[PROBLEM REQUIREMENTS]: Only lines that contain the string "initial" should be returned from the material below.

[EXTRACTED ENTRIES]:

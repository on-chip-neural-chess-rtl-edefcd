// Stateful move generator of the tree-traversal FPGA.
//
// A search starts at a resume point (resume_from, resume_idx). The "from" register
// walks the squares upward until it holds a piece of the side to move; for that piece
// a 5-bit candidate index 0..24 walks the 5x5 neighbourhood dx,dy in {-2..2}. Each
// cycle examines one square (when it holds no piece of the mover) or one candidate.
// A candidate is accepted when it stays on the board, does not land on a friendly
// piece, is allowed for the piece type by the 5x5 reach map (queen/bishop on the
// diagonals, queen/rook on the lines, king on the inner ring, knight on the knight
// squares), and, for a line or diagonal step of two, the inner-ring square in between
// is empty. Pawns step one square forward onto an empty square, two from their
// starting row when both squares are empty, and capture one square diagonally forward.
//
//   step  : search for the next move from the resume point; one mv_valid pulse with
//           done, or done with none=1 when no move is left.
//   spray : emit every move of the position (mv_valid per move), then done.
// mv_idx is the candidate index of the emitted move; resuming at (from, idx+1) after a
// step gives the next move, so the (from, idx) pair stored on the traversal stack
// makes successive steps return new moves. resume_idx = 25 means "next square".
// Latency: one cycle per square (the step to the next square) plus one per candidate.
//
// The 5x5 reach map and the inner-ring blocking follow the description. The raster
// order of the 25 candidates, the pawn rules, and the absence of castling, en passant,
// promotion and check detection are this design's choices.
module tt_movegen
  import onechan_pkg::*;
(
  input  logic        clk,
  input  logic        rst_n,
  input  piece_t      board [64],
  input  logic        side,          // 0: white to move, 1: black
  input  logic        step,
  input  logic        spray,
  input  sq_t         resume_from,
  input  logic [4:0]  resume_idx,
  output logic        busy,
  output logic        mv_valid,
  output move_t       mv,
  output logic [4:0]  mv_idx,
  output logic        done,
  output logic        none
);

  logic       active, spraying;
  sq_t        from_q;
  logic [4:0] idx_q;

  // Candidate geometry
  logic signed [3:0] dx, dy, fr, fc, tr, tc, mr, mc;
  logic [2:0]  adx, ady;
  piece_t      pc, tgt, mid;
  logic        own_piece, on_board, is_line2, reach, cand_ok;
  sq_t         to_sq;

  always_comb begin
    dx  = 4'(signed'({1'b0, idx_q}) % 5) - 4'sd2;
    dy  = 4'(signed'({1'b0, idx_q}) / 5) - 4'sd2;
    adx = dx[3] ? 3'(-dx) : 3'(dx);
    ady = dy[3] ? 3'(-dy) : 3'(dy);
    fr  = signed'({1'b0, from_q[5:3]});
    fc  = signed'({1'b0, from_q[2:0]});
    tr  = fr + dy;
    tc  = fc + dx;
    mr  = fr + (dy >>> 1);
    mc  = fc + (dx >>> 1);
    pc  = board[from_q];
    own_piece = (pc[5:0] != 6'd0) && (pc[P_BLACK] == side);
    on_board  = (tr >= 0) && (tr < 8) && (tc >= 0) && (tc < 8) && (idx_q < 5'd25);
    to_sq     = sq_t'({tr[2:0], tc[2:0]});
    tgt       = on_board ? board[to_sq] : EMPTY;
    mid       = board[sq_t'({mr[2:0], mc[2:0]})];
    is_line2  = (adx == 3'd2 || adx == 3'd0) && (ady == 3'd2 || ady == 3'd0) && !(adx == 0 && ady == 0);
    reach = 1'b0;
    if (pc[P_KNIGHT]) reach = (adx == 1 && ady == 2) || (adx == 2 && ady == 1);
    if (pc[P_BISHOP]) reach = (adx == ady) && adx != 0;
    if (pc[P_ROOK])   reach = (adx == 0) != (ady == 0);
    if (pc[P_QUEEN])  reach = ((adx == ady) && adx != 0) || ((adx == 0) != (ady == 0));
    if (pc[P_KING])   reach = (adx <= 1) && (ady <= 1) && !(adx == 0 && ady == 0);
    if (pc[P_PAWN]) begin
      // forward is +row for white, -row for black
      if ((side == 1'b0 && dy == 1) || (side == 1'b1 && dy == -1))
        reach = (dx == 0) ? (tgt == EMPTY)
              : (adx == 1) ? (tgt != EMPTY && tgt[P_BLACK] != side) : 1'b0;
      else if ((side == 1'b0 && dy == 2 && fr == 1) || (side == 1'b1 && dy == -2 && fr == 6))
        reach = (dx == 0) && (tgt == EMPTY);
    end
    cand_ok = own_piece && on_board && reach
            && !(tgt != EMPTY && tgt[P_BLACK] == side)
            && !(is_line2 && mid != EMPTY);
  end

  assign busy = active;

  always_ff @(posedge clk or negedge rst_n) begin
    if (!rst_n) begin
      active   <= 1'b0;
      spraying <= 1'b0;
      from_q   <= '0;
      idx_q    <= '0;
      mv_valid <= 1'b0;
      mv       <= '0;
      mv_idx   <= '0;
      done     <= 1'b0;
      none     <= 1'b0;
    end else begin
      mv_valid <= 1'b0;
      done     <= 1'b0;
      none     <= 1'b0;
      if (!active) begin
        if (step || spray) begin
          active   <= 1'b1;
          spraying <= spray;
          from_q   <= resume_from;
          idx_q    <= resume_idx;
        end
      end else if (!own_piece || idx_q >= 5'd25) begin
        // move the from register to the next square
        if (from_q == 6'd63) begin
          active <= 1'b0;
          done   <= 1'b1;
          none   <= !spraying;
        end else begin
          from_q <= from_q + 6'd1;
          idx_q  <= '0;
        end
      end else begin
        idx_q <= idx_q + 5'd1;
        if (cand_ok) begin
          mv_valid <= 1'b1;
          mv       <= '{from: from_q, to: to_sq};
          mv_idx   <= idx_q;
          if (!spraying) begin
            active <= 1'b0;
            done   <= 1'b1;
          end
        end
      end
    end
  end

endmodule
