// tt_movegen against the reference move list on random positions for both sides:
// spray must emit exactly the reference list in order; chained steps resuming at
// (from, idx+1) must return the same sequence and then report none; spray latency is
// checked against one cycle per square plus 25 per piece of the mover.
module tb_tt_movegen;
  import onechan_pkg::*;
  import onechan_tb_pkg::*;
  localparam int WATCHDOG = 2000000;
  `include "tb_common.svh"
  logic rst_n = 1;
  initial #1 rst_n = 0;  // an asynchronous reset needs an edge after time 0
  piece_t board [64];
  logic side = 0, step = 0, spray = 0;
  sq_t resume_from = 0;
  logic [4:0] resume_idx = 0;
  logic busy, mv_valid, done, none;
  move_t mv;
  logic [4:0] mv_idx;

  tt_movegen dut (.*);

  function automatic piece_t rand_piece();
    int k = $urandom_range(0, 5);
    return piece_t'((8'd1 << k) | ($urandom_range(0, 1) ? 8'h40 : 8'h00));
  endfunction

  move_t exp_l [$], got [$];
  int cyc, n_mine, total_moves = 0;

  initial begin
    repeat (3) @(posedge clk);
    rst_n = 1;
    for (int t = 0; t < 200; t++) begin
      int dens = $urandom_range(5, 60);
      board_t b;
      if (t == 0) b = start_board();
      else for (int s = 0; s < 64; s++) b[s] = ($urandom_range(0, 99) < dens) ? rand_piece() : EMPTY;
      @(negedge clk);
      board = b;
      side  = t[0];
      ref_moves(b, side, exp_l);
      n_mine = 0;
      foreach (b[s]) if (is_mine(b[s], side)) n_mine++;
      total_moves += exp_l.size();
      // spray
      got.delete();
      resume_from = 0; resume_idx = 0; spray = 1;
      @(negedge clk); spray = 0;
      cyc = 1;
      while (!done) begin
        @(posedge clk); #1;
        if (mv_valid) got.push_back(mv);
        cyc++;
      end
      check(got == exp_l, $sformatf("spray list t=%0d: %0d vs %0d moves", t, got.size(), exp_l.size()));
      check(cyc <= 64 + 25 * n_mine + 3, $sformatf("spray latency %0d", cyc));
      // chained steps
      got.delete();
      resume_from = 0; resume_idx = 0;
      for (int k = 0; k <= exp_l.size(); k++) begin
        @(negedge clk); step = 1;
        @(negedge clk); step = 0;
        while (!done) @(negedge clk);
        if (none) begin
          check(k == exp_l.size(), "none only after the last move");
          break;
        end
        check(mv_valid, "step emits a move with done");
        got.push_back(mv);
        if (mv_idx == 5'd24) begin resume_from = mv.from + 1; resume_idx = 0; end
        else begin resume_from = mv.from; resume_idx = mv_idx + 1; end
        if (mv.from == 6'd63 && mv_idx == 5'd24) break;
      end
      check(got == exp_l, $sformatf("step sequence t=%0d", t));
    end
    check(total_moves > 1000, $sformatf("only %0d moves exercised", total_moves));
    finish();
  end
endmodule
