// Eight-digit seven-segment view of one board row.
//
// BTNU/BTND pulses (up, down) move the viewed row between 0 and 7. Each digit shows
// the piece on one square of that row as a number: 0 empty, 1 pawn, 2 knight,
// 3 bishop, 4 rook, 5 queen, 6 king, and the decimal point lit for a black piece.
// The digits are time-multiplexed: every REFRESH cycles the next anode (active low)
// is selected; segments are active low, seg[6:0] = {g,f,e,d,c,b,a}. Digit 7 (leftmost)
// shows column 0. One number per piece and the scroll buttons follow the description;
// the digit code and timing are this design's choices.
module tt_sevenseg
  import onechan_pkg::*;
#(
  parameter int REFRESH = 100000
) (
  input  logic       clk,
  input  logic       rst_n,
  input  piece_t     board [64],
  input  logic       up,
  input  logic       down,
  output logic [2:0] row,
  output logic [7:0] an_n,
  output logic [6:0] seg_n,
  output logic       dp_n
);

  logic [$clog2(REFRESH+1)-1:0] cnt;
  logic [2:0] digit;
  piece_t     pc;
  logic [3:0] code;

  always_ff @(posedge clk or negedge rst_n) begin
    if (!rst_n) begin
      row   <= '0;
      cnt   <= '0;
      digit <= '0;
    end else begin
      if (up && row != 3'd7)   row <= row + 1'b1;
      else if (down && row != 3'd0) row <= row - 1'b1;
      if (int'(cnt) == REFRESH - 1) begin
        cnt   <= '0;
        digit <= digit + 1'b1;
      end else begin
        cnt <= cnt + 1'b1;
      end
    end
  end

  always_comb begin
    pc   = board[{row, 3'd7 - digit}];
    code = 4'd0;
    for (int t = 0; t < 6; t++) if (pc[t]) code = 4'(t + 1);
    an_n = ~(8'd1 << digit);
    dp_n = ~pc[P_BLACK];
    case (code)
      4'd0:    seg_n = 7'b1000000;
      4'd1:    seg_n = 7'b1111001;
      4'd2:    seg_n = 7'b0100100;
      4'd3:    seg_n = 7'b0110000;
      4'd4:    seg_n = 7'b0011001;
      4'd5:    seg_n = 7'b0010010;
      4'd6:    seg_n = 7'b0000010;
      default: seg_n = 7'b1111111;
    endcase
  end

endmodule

[EXPECTED ANSWER]:
  initial #1 rst_n = 0;  // an asynchronous reset needs an edge after time 0
  initial begin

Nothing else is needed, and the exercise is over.